**CMSC 380: Science of Information
Assignment#1**

**Due on Monday: September 30, 2019.**

**Part I: **Write a program to process a large text as if it were an information source. Treating the letters of alphabet as symbols (ignore all other characters, convert all to upper/lowercase), compute the following:

- A table and plot of the letter frequencies.
- Use above to compute the entropy of the text.

Based on the results you obtain from above, answer the following:

1. If the probabilities of all letters were equal (i.e. uniform), what would be the entropy of english texts?

2. Is the computed entropy of the above text greater than, equal to, or less than your answer to (1)? Why?

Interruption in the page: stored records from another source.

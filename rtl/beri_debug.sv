// beri_debug: debug unit commanded over a byte stream.
//
// Commands arrive one byte at a time on a valid/ready stream (normally
// carried over an Avalon streaming interface). The command set is this
// design's own:
//   'P'            pause the pipeline (instruction fetch stops)
//   'R'            resume
//   'B' + 8 bytes  set the breakpoint address (most significant byte first)
//   'C'            clear the breakpoint
//   'S'            reply one byte: bit0 = paused, bit1 = breakpoint enabled,
//                  bit2 = stopped at the breakpoint
//   'Q'            reply 8 bytes: PC of the last committed instruction
// Fetch asks checkPC for each PC it issues. A hit marks the instruction dead
// and flush; when it reaches writeback the pipeline restarts at that PC and
// reports bp_hit, and the unit pauses. After a resume the same PC passes the
// check once, so execution continues past the breakpoint.
// Replies go out on a byte stream with valid/ready; while a reply is being
// sent no new command is taken.
module beri_debug
  import beri_pkg::*;
(
  input  logic       clk,
  input  logic       rst,
  input  logic       cmd_val,
  output logic       cmd_rdy,
  input  logic [7:0] cmd_byte,
  output logic       rsp_val,
  input  logic       rsp_rdy,
  output logic [7:0] rsp_byte,
  output logic       pause,
  input  word_t      check_pc,
  input  logic       check_val,   // fetch issues check_pc this cycle
  output logic       breakpoint,
  input  logic       bp_hit,
  input  logic       commit_val,
  input  word_t      commit_pc
);
  logic       bp_en, skip, stopped;
  word_t      bp, last_pc, shreg;
  logic [3:0] arg_cnt, rsp_cnt;

  assign breakpoint = bp_en && !skip && check_pc == bp;
  assign cmd_rdy    = (rsp_cnt == 4'd0);
  assign rsp_val    = (rsp_cnt != 4'd0);
  assign rsp_byte   = shreg[63:56];

  always_ff @(posedge clk) begin
    if (rst) begin
      pause <= 1'b0; bp_en <= 1'b0; skip <= 1'b0; stopped <= 1'b0;
      bp <= '0; last_pc <= '0; shreg <= '0; arg_cnt <= '0; rsp_cnt <= '0;
    end else begin
      if (commit_val) last_pc <= commit_pc;
      if (check_val && bp_en && check_pc == bp && skip) skip <= 1'b0;
      if (bp_hit) begin pause <= 1'b1; stopped <= 1'b1; end
      if (rsp_val && rsp_rdy) begin
        rsp_cnt <= rsp_cnt - 4'd1;
        shreg   <= {shreg[55:0], 8'd0};
      end
      if (cmd_val && cmd_rdy) begin
        if (arg_cnt != 4'd0) begin
          bp      <= {bp[55:0], cmd_byte};
          arg_cnt <= arg_cnt - 4'd1;
          if (arg_cnt == 4'd1) bp_en <= 1'b1;
        end else begin
          unique case (cmd_byte)
            8'h50: pause <= 1'b1;                                       // 'P'
            8'h52: begin pause <= 1'b0; skip <= stopped; stopped <= 1'b0; end // 'R'
            8'h42: begin arg_cnt <= 4'd8; bp_en <= 1'b0; end            // 'B'
            8'h43: bp_en <= 1'b0;                                       // 'C'
            8'h53: begin shreg <= {5'd0, stopped, bp_en, pause, 56'd0}; rsp_cnt <= 4'd1; end
            8'h51: begin shreg <= last_pc; rsp_cnt <= 4'd8; end         // 'Q'
            default: ;
          endcase
        end
      end
    end
  end
endmodule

**Extra Credit: **Do all of the above for text(s) in one other language (German, French, Italian, Spanish, ...)

**Part II**: [This is a pen and paper exercise]

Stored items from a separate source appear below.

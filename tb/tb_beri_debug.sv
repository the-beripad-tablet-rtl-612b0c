// tb_beri_debug: checks the debug unit's command stream.
//
// Sends pause/resume, status and last-PC queries, and sets a breakpoint;
// plays the part of fetch (checkPC) and writeback (commit, bp_hit). Checked:
// the status byte, the 8-byte last committed PC (most significant byte
// first), the breakpoint firing only on its address and only while set,
// the pause after a hit, and that after resume the same address passes once
// and fires again on the next visit.
module tb_beri_debug;
  import beri_pkg::*;
  logic clk = 0, rst = 1;
  always #5 clk = ~clk;
  logic cmd_val, cmd_rdy, rsp_val, rsp_rdy, pause, check_val, breakpoint, bp_hit, commit_val;
  logic [7:0] cmd_byte, rsp_byte;
  word_t check_pc, commit_pc;
  beri_debug dut (.*);

  int checks = 0, failures = 0;
  task automatic check(input string what, input logic [63:0] got, exp);
    checks++;
    if (got !== exp) begin failures++; $display("FAIL %s: got %h expected %h", what, got, exp); end
  endtask
  task automatic send(input logic [7:0] b);
    @(negedge clk); cmd_val = 1; cmd_byte = b;
    do @(posedge clk); while (!cmd_rdy);
    @(negedge clk) cmd_val = 0;
  endtask
  task automatic recv(output logic [7:0] b);
    @(negedge clk); rsp_rdy = 1;
    while (!rsp_val) @(negedge clk);
    b = rsp_byte; @(posedge clk); @(negedge clk) rsp_rdy = 0;
  endtask
  task automatic status(output logic [7:0] b); send(8'h53); recv(b); endtask
  task automatic fetch(input word_t pc, output logic bp);
    @(negedge clk); check_pc = pc; check_val = 1; #1 bp = breakpoint;
    @(negedge clk) check_val = 0;
  endtask

  initial begin
    logic [7:0] b; logic bp; word_t q, pc;
    cmd_val = 0; cmd_byte = 0; rsp_rdy = 0; check_val = 0; check_pc = 0;
    bp_hit = 0; commit_val = 0; commit_pc = 0;
    repeat (3) @(negedge clk); rst = 0;
    status(b); check("reset status", b, 0);
    send(8'h50); check("pause", pause, 1); status(b); check("paused status", b, 8'h01);
    send(8'h52); check("resume", pause, 0);
    // last committed PC
    pc = {$urandom, $urandom};
    @(negedge clk); commit_val = 1; commit_pc = pc; @(negedge clk); commit_val = 0;
    send(8'h51); q = 0;
    for (int i = 0; i < 8; i++) begin recv(b); q = {q[55:0], b}; end
    check("last PC", q, pc);
    // breakpoint
    pc = 64'hFFFF_FFFF_8000_1234;
    send(8'h42); for (int i = 7; i >= 0; i--) send(pc[8*i +: 8]);
    status(b); check("breakpoint enabled", b, 8'h02);
    fetch(pc + 4, bp); check("other pc passes", bp, 0);
    fetch(pc, bp); check("breakpoint fires", bp, 1);
    @(negedge clk); bp_hit = 1; @(negedge clk); bp_hit = 0;
    check("paused after hit", pause, 1);
    status(b); check("stopped status", b, 8'h07);
    send(8'h52);
    check("resumed", pause, 0);
    fetch(pc, bp); check("same pc passes once after resume", bp, 0);
    fetch(pc, bp); check("fires on next visit", bp, 1);
    send(8'h43);
    fetch(pc, bp); check("cleared", bp, 0);
    status(b); check("status after clear", b, 8'h00);
    $display("TB_RESULT checks=%0d failures=%0d", checks, failures);
    $finish;
  end
  initial begin
    repeat (5000) @(posedge clk);
    failures++; $display("FAIL watchdog");
    $display("TB_RESULT checks=%0d failures=%0d", checks, failures);
    $finish;
  end
endmodule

Suppose an information source, S has two symbols: {A, B} with p(A) = 0.75, p(B) = 0.25.

First, compute the entropy of this source. Also, assign a Huffman code to the source, S. Compute L, the average code length.

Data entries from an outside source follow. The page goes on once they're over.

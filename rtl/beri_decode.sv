// beri_decode: decode stage.
//
// Consumes the token from the scheduler together with the two register
// values read for it, and sets every control flag the rest of the pipeline
// needs (ALU operation, 32/64-bit width, immediate selection and extension,
// branch type and link, memory read/write/width/signedness, multiply/divide
// operation, CP0 operation) so that no later stage looks at the instruction
// word. Operands a (rs) and b (rt) are the register values; execute replaces
// them from its result table when the scheduler marked them forwarded.
// SYSCALL and BREAK are marked as exceptions here, as is any opcode outside
// the implemented MIPS64 subset (reserved instruction).
// Timing: one register stage; one instruction per cycle.
module beri_decode
  import beri_pkg::*;
(
  input  logic    clk,
  input  logic    rst,
  input  logic    in_val,
  output logic    in_rdy,
  input  ctoken_t in_tok,
  input  word_t   rf_a,
  input  word_t   rf_b,
  output logic    out_val,
  input  logic    out_rdy,
  output ctoken_t out_tok
);
  ctoken_t t;
  always_comb begin
    logic [5:0]  opc, fn;
    logic [15:0] im;
    logic        ri;
    t = in_tok;
    opc = t.instr[31:26]; fn = t.instr[5:0]; im = t.instr[15:0];
    t.a = rf_a; t.b = rf_b;
    t.imm = {{48{im[15]}}, im};
    t.alu = ALU_ADD; t.w32 = 1'b0; t.b_imm = 1'b0; t.shv = 1'b0;
    t.br = BR_NONE; t.link = 1'b0; t.is_branch = 1'b0;
    t.mem_rd = 1'b0; t.mem_wr = 1'b0; t.mem_uns = 1'b0; t.mem_sz = SZ_D;
    t.md = MD_NONE; t.md_w64 = 1'b0; t.c0 = C0_NONE;
    t.c0_reg = t.instr[15:11]; t.c0_sel = t.instr[2:0];
    t.result = '0; t.taken = 1'b0; t.target = '0; t.vaddr = '0; t.mem_go = 1'b0;
    ri = 1'b0;
    unique case (opc)
      6'd0: begin
        unique case (fn)
          6'h00, 6'h02, 6'h03, 6'h04, 6'h06, 6'h07: begin
            t.alu = (fn[1:0] == 2'b00) ? ALU_SLL : (fn[1:0] == 2'b10) ? ALU_SRL : ALU_SRA;
            t.w32 = 1'b1; t.shv = fn[2];
            t.imm = {59'd0, t.instr[10:6]};
          end
          6'h14, 6'h16, 6'h17, 6'h38, 6'h3A, 6'h3B, 6'h3C, 6'h3E, 6'h3F: begin
            t.alu = (fn[1:0] == 2'b00) ? ALU_SLL : (fn[1:0] == 2'b10) ? ALU_SRL : ALU_SRA;
            t.shv = (fn[5:3] == 3'b010);
            t.imm = {58'd0, fn[2], t.instr[10:6]};
          end
          6'h08: begin t.br = BR_JR; t.is_branch = 1'b1; end
          6'h09: begin t.br = BR_JR; t.is_branch = 1'b1; t.link = 1'b1; t.alu = ALU_LINK; end
          6'h0C: begin t.exc = 1'b1; t.exc_code = EXC_SYS; end
          6'h0D: begin t.exc = 1'b1; t.exc_code = EXC_BP; end
          6'h10: t.alu = ALU_MFHI;
          6'h12: t.alu = ALU_MFLO;
          6'h11: t.md = MD_MTHI;
          6'h13: t.md = MD_MTLO;
          6'h18: t.md = MD_MULT;
          6'h19: t.md = MD_MULTU;
          6'h1A: t.md = MD_DIV;
          6'h1B: t.md = MD_DIVU;
          6'h1C: begin t.md = MD_MULT;  t.md_w64 = 1'b1; end
          6'h1D: begin t.md = MD_MULTU; t.md_w64 = 1'b1; end
          6'h1E: begin t.md = MD_DIV;   t.md_w64 = 1'b1; end
          6'h1F: begin t.md = MD_DIVU;  t.md_w64 = 1'b1; end
          6'h20, 6'h21: begin t.alu = ALU_ADD; t.w32 = 1'b1; end
          6'h22, 6'h23: begin t.alu = ALU_SUB; t.w32 = 1'b1; end
          6'h2C, 6'h2D: t.alu = ALU_ADD;
          6'h2E, 6'h2F: t.alu = ALU_SUB;
          6'h24: t.alu = ALU_AND;
          6'h25: t.alu = ALU_OR;
          6'h26: t.alu = ALU_XOR;
          6'h27: t.alu = ALU_NOR;
          6'h2A: t.alu = ALU_SLT;
          6'h2B: t.alu = ALU_SLTU;
          default: ri = 1'b1;
        endcase
      end
      6'd1: begin
        t.br = t.instr[16] ? BR_GEZ : BR_LTZ; t.is_branch = 1'b1;
        if (t.instr[20]) begin t.link = 1'b1; t.alu = ALU_LINK; end
        if (t.instr[19:17] != 3'd0) ri = 1'b1;
      end
      6'd2: begin t.br = BR_J; t.is_branch = 1'b1; end
      6'd3: begin t.br = BR_J; t.is_branch = 1'b1; t.link = 1'b1; t.alu = ALU_LINK; end
      6'd4: begin t.br = BR_EQ;  t.is_branch = 1'b1; end
      6'd5: begin t.br = BR_NE;  t.is_branch = 1'b1; end
      6'd6: begin t.br = BR_LEZ; t.is_branch = 1'b1; end
      6'd7: begin t.br = BR_GTZ; t.is_branch = 1'b1; end
      6'd8, 6'd9:   begin t.alu = ALU_ADD;  t.b_imm = 1'b1; t.w32 = 1'b1; end
      6'd24, 6'd25: begin t.alu = ALU_ADD;  t.b_imm = 1'b1; end
      6'd10:        begin t.alu = ALU_SLT;  t.b_imm = 1'b1; end
      6'd11:        begin t.alu = ALU_SLTU; t.b_imm = 1'b1; end
      6'd12: begin t.alu = ALU_AND; t.b_imm = 1'b1; t.imm = {48'd0, im}; end
      6'd13: begin t.alu = ALU_OR;  t.b_imm = 1'b1; t.imm = {48'd0, im}; end
      6'd14: begin t.alu = ALU_XOR; t.b_imm = 1'b1; t.imm = {48'd0, im}; end
      6'd15: begin t.alu = ALU_LUI; t.b_imm = 1'b1; end
      6'd16: begin
        unique case (t.instr[25:21])
          5'd0: begin t.alu = ALU_MFC0; t.w32 = 1'b1; end
          5'd1: t.alu = ALU_MFC0;
          5'd4, 5'd5: begin t.c0 = C0_MTC0; t.alu = ALU_PASSB; end
          5'd16: unique case (fn)
            6'h01: t.c0 = C0_TLBR;
            6'h02: t.c0 = C0_TLBWI;
            6'h06: t.c0 = C0_TLBWR;
            6'h08: t.c0 = C0_TLBP;
            6'h18: t.c0 = C0_ERET;
            default: ri = 1'b1;
          endcase
          default: ri = 1'b1;
        endcase
      end
      6'd32: begin t.mem_rd = 1'b1; t.mem_sz = SZ_B; end
      6'd33: begin t.mem_rd = 1'b1; t.mem_sz = SZ_H; end
      6'd35: begin t.mem_rd = 1'b1; t.mem_sz = SZ_W; end
      6'd36: begin t.mem_rd = 1'b1; t.mem_sz = SZ_B; t.mem_uns = 1'b1; end
      6'd37: begin t.mem_rd = 1'b1; t.mem_sz = SZ_H; t.mem_uns = 1'b1; end
      6'd39: begin t.mem_rd = 1'b1; t.mem_sz = SZ_W; t.mem_uns = 1'b1; end
      6'd55: begin t.mem_rd = 1'b1; t.mem_sz = SZ_D; end
      6'd40: begin t.mem_wr = 1'b1; t.mem_sz = SZ_B; end
      6'd41: begin t.mem_wr = 1'b1; t.mem_sz = SZ_H; end
      6'd43: begin t.mem_wr = 1'b1; t.mem_sz = SZ_W; end
      6'd63: begin t.mem_wr = 1'b1; t.mem_sz = SZ_D; end
      default: ri = 1'b1;
    endcase
    if (ri && !t.exc) begin t.exc = 1'b1; t.exc_code = EXC_RI; end
    if (t.exc) begin t.wr_reg = 1'b0; t.mem_rd = 1'b0; t.mem_wr = 1'b0; t.md = MD_NONE; t.c0 = C0_NONE; end
  end

  assign in_rdy = !out_val || out_rdy;

  always_ff @(posedge clk) begin
    if (rst) begin
      out_val <= 1'b0; out_tok <= '0;
    end else if (in_rdy) begin
      out_val <= in_val;
      if (in_val) out_tok <= t;
    end
  end
endmodule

Next, consider a source that has sequences of two symbold from the source, S. I.e. {AA, AB, BB, BA}. Construct a Huffman code for this source. Compute L, the average code length.

Finally, consider a source that has sequences of three symbold from the source, S. I.e. {AAA, AAB, ..., BBB}. Construct a Huffman code for this source. Compute L, the average code length.

Examine the values of L for the three sources above, and see if you can say something about their relationship to entropy.

**Hand in a written report containing the following:**

For Part I: Details of the text: Title, Author, size, etc. Identify the source of the text (where you obtained the data file). And all of the above data obtained by your program. Include the documented program source at the end of your report. Include your work and answers for Part II.